8 millions d'habitants en Suisse, une chance!

Notre pays vient de passer le cap des 8 millions d'habitants. Déjà trop? La limite à ne pas dépasser? Pour les nostalgiques alignés derrière Franz Weber ou les chauds partisans des initiatives Ecopop (limitation à 0,2% de la croissance migratoire) et Stop à l'immigration massive, la coupe serait pleine. Il faudrait fermer les frontières au plus vite. A bien écouter certains activistes, il serait même judicieux d'aller bien au-delà, et de limiter le nombre des naissances. Pas moins. Quelles stimulantes perspectives pour notre pays et surtout pour nos jeunes!

Le monde change. Malthus craignait la surpopulation alors que la planète ne comptait que 1,6 milliards d'habitants. Ce chiffre est à peu près celui de la population chinoise aujourd'hui et quoi qu'en disent certains intégristes, le monde ne s'en porte pas plus mal. A notre petite échelle, pourquoi devrions-nous redouter le cap des huit, neuf ou dix millions d'habitants en Suisse?

Posons la question différemment: où en serait la Suisse aujourd'hui si nos grands-parents avaient décidé que le seuil des 4 millions d'habitants atteints en 1930 était le plafond à ne pas dépasser? Difficile à imaginer, mais tentons l'exercice tout de même: nous aurions sans doute dû construire des murs sur la frontière. Nos entreprises n'auraient eu d'autres choix que de déménager à l'étranger, là où elles peuvent embaucher. Il est peu probable nous abriterions aujourd'hui des champions de la pharma comme Roche ou Novartis, ou de l'alimentaire, comme Nestlé… La plupart des jeunes bien formés auraient quitté le pays. Il n'y aurait plus assez d'actifs pour cotiser à l'AVS et nous serions obligés de travailler jusqu'à 80 ans. En un mot, la Suisse se serait à coup sûr appauvrie.

Notre politique d'ouverture a permis tout le contraire. Si la Suisse attire autant d'immigrants aujourd'hui, c'est parce que notre économie s'est hissée – heureusement, et la tâche n'a pas été aisée – parmi les plus dynamiques du monde occidental. Alors que la crise de l'euro se poursuit depuis trois ans, le chômage ne dépasse pas les 2,7% (juillet) dans notre pays alors qu'un actif sur dix n'a pas de travail dans la zone euro (et même un sur quatre en Espagne). Pour les jeunes, l'offre de places d'apprentissage excède la demande. Que voulons-nous de plus?

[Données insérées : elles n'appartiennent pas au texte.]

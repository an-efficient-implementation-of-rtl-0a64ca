// Normalizer for the intermediate product.
//
// The product of two significands 1.M lies in [1, 4), so with the radix point
// between bits IP_W-3 and IP_W-2 its leading one is at bit IP_W-2 or IP_W-1
// (46 or 47 for the 48-bit product):
//   - leading one at IP_W-2: already normalised, passed on unchanged;
//   - leading one at IP_W-1: shifted right by one place through a row of
//     2:1 multiplexers, and the exponent incremented by one.
// The bit shifted out is dropped; no rounding is done. The overflow/underflow
// detector sits inside, since it needs both the exponent before and after
// the increment. Purely combinational.
module normalizer
  import fpm_pkg::*;
#(
  parameter int unsigned IP_W  = 48,
  parameter int unsigned IE_W = 9
) (
  input  logic [IP_W-1:0]  significand_mul_op,   // intermediate product
  input  logic [IE_W-1:0] exponent_add_op,      // intermediate exponent
  input  logic             exp_neg,              // intermediate exponent < 0
  output logic [IP_W-1:0]  normalized_significand,
  output logic [IE_W-1:0] normalized_exponent,
  output exp_class_e       category,
  output logic             overflow,
  output logic             underflow
);
  logic shift;
  assign shift = significand_mul_op[IP_W-1];

  // Multiplexer row: bit i takes bit i+1 when shifting.
  for (genvar i = 0; i < IP_W; i++) begin : g_mux
    if (i == IP_W - 1) begin : g_top
      assign normalized_significand[i] = shift ? 1'b0 : significand_mul_op[i];
    end else begin : g_bit
      assign normalized_significand[i] = shift ? significand_mul_op[i+1]
                                               : significand_mul_op[i];
    end
  end

  assign normalized_exponent = exponent_add_op + IE_W'(shift);

  ovf_udf_detect #(.IE_W(IE_W)) u_detect (
    .exp_int  (exponent_add_op),
    .neg      (exp_neg),
    .exp_norm (normalized_exponent),
    .category (category),
    .overflow (overflow),
    .underflow(underflow)
  );
endmodule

Côté immigration, la grande majorité des étrangers qui s'installent en Suisse ont un niveau de formation élevé. Bien loin de coûter à nos finances publiques, ils sont des contributeurs nets tant sur le plan fiscal que sur celui des assurances sociales.

Cela ne va bien sûr pas sans défis. Personne ne les nie. Cette forte croissance nous oblige en particulier à développer nos réseaux routiers et ferroviaires, à intensifier la construction de logements. La croissance doit être accompagnée, mais cette mission est parfaitement réalisable avec une économie saine. Et le cap des 8 millions d'habitants est justement le signe de notre vitalité. Vouloir stopper artificiellement cette évolution serait aussi absurde que de tailler des arbres fruitiers au printemps. Il n'y aurait que des dégâts!